Records from a data collection:

# # # # #

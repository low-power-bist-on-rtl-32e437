// tb_dfa_matcher - self-checking test of the HIS / HERS / SHE automaton.
//
// Random text over the letters S, H, E, R, I and X (X stands for any other
// character), with gaps in ch_valid, is fed one character per clock. The
// reference keeps the text seen so far and works out, from the strings
// alone, the longest tail that begins one of the strings (that is the
// expected state) and whether the text ends with a whole string (the
// expected match). A few fixed texts ("SHERS", "HIS", "HHERS", "SHIS")
// come first. Each string must be matched at least once.
module tb_dfa_matcher;
  import bist_pkg::*;
  logic       clk = 1'b0;
  logic       rst, ch_valid;
  logic [7:0] ch;
  dfa_state_e state;
  logic       match;
  match_e     match_id;
  int checks = 0, failures = 0;
  int n_she = 0, n_hers = 0, n_his = 0;

  dfa_matcher dut (.clk(clk), .rst(rst), .ch_valid(ch_valid), .ch(ch),
                   .state(state), .match(match), .match_id(match_id));

  always #5 clk = ~clk;

  string prefixes [10] = '{"", "S", "SH", "SHE", "H", "HE", "HER", "HERS", "HI", "HIS"};
  string text = "";

  function automatic int expect_state(string t);
    int best = 0;
    for (int s = 1; s < 10; s++) begin
      int n = prefixes[s].len();
      if (n <= t.len() && n > prefixes[best].len() && t.substr(t.len() - n, t.len() - 1) == prefixes[s])
        best = s;
    end
    return best;
  endfunction

  function automatic match_e expect_match(string t);
    if (t.len() >= 3 && t.substr(t.len() - 3, t.len() - 1) == "SHE")  return MATCH_SHE;
    if (t.len() >= 4 && t.substr(t.len() - 4, t.len() - 1) == "HERS") return MATCH_HERS;
    if (t.len() >= 3 && t.substr(t.len() - 3, t.len() - 1) == "HIS")  return MATCH_HIS;
    return MATCH_NONE;
  endfunction

  task automatic feed(input byte c, input bit v);
    ch = c; ch_valid = v;
    if (v) begin
      text = {text, string'(c)};
      if (text.len() > 8) text = text.substr(text.len() - 8, text.len() - 1);
    end
    @(negedge clk);
    checks++;
    if (int'(state) != expect_state(text) || match_id != expect_match(text) ||
        match != (expect_match(text) != MATCH_NONE)) begin
      failures++;
      $display("FAIL: text '%s' state S%0d want S%0d, match %0d want %0d",
               text, state, expect_state(text), match_id, expect_match(text));
    end
    case (match_id)
      MATCH_SHE:  n_she  += int'(v);
      MATCH_HERS: n_hers += int'(v);
      MATCH_HIS:  n_his  += int'(v);
      default: ;
    endcase
  endtask

  initial begin
    repeat (20000) @(posedge clk);
    failures++;
    $display("FAIL: watchdog");
    $display("TB_RESULT checks=%0d failures=%0d", checks, failures);
    $finish;
  end

  initial begin
    byte letters [6] = '{"S", "H", "E", "R", "I", "X"};
    string fixed = "SHERSXHISXHHERSXSHIS";
    rst = 1'b1; ch_valid = 1'b0; ch = 8'h00;
    repeat (2) @(negedge clk);
    rst = 1'b0;
    checks++;
    if (state != DFA_S0 || match) begin failures++; $display("FAIL: reset state"); end
    for (int i = 0; i < fixed.len(); i++) feed(fixed[i], 1'b1);
    for (int i = 0; i < 5000; i++) feed(letters[$urandom_range(0, 5)], $urandom_range(0, 7) != 0);
    checks++;
    if (n_she == 0 || n_hers == 0 || n_his == 0) begin
      failures++;
      $display("FAIL: not every string matched");
    end
    $display("SHE=%0d HERS=%0d HIS=%0d", n_she, n_hers, n_his);
    $display("TB_RESULT checks=%0d failures=%0d", checks, failures);
    $finish;
  end
endmodule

# # # # #

= Task details =
Which lines in the data above hold the word "prefixes"? Return each of them.

= Exercise output =
  string prefixes [10] = '{"", "S", "SH", "SHE", "H", "HE", "HER", "HERS", "HI", "HIS"};
      int n = prefixes[s].len();
      if (n <= t.len() && n > prefixes[best].len() && t.substr(t.len() - n, t.len() - 1) == prefixes[s])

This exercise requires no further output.